In order to provide a broader discourse to counteract racism that can reach beyond institutional funding, anthropologists should consider regularly taking their voice outside of journals and institutions, and into venues where the issues of race can be discussed without fears. Since our work is largely constrained by the goals of whichever institutions we happen to be employed in, we risk that being our loudest voice. Virtual spaces present new opportunities for reflexive practices, such as blogging and online conferences. One example of this reflexivity online was the Day of Archaeology blogging event (L. J. Richardson, 2014). This event requested that archaeologists write a piece about their experiences on a particular day. These blogs were intended to educate the public about archaeology, but also became an archive of online archaeological discourse (L. J. Richardson, 2014). Each individual anthropologist exists as a representation of societal zeitgeist. Such as those rogue anthropologists of the past, we have chosen to focus our attention on these issues, and so have also chosen a responsibility to reflect on our own opinions and motivations while doing research. Whether it be through blogging, major films, or journalism, there are many opportunities for reflexivity for anthropologists to explore.

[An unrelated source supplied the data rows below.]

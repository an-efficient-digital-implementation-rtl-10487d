// fp_sqrt_error_probe: error measurement for one precision of the pipelined
// square root, used by tb_fp_sqrt_error.
//
// Operands sweep geometrically from XMIN to XMAX (each one a fixed factor
// STEP above the previous, converted to the format by truncation). For each
// result y the double-precision sqrt s of the operand is taken as the
// reference and two errors are recorded:
//   normalised error  (s - y) / s
//   relative error    (s - y) / ulp(y), in units of the last place of y
// The maxima are on max_norm_o / max_ulp_o when done_o rises; negative
// errors (a result above the root) are counted in above_o.
module fp_sqrt_error_probe #(
  parameter int  EW   = 8,
  parameter int  MW   = 23,
  parameter real XMIN = 1.0e-4,
  parameter real XMAX = 1.0e4,
  parameter real STEP = 1.001
) (
  input  logic clk,
  input  logic rst_n,
  output logic done_o,
  output real  max_norm_o,
  output real  max_ulp_o,
  output int   count_o,
  output int   above_o
);
  localparam int W = 1 + EW + MW;
  localparam int BIAS = (1 << (EW - 1)) - 1;

  logic         v_in, v_out;
  logic [W-1:0] x, y;
  logic [W-1:0] q[$];
  real          xr;
  logic         sent_all;

  fp_sqrt_pipelined #(.EXP_W(EW), .MAN_W(MW)) u_dut (
    .clk, .rst_n, .in_valid_i(v_in), .x_i(x), .out_valid_o(v_out), .y_o(y));

  // positive normal real to the format, fraction truncated
  function automatic logic [W-1:0] to_fmt(real r);
    logic [63:0] b;
    b = $realtobits(r);
    return {1'b0, EW'(int'(b[62:52]) - 1023 + BIAS), b[51 -: MW]};
  endfunction

  // positive normal value of the format to real, exactly
  function automatic real to_real(logic [W-1:0] v);
    logic [63:0] b;
    b = {1'b0, 11'(int'(v[W-2 -: EW]) - BIAS + 1023), 52'(v[MW-1:0]) << (52 - MW)};
    return $bitstoreal(b);
  endfunction

  // weight of the last fraction bit of a positive normal value
  function automatic real ulp(logic [W-1:0] v);
    return $bitstoreal({1'b0, 11'(int'(v[W-2 -: EW]) - BIAS + 1023 - MW), 52'b0});
  endfunction

  assign done_o = sent_all && q.size() == 0;

  always @(posedge clk) begin
    logic [W-1:0] xv;
    real          s, h, e, u;
    if (!rst_n) begin
      xr <= XMIN; v_in <= 0; sent_all <= 0;
      max_norm_o <= 0.0; max_ulp_o <= 0.0; count_o <= 0; above_o <= 0;
    end else begin
      if (v_in) q.push_back(x);
      if (v_out) begin
        xv = q.pop_front();
        s  = $sqrt(to_real(xv));
        h  = to_real(y);
        e  = (s - h) / s;
        u  = (s - h) / ulp(y);
        count_o <= count_o + 1;
        if (e < 0.0) above_o <= above_o + 1;
        if (e > max_norm_o) max_norm_o <= e;
        if (u > max_ulp_o) max_ulp_o <= u;
      end
      if (xr <= XMAX) begin
        x <= to_fmt(xr); v_in <= 1; xr <= xr * STEP;
      end else begin
        v_in <= 0; sent_all <= 1;
      end
    end
  end
endmodule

Ahearn, L. (2013). Keywords as a Literacy Practice in the History of Anthropological Theory. American Ethnologist, 40(1).
Baker, L. D., & Patterson, T. C. (1994). Race, Racism, and the History of U.S. Anthropology. Transforming Anthropology, 5(1‐2), 1–7. https://doi.org/10.1525/tran.1994.5.1-2.1
Hodder, I. (2003). Archaeological Reflexivity and the “Local” Voice. Anthropological Quarterly, 76(1), 55–69.
Noble, S. U. (2018). Introduction: The Power of Algorithms. In Algorithms of oppression: how search engines reinforce racism. New York: New York University Press.
Richardson, L. J. (2014). The Day of Archaeology: blogging and online archaeological communities. European Journal of Post-Classical Archaeologies, 4 (2014), 421–446.
Richardson, L.-J. (2014). Online Survey Data from Twitter and Archaeology Surveys 2011-2013. Journal of Open Archaeology Data, 3(0). https://doi.org/10.5334/joad.ae
Silberman, N. A. (2008). Still Not Ready for Primetime. Near Eastern Archaeology, 71(3), 174–176.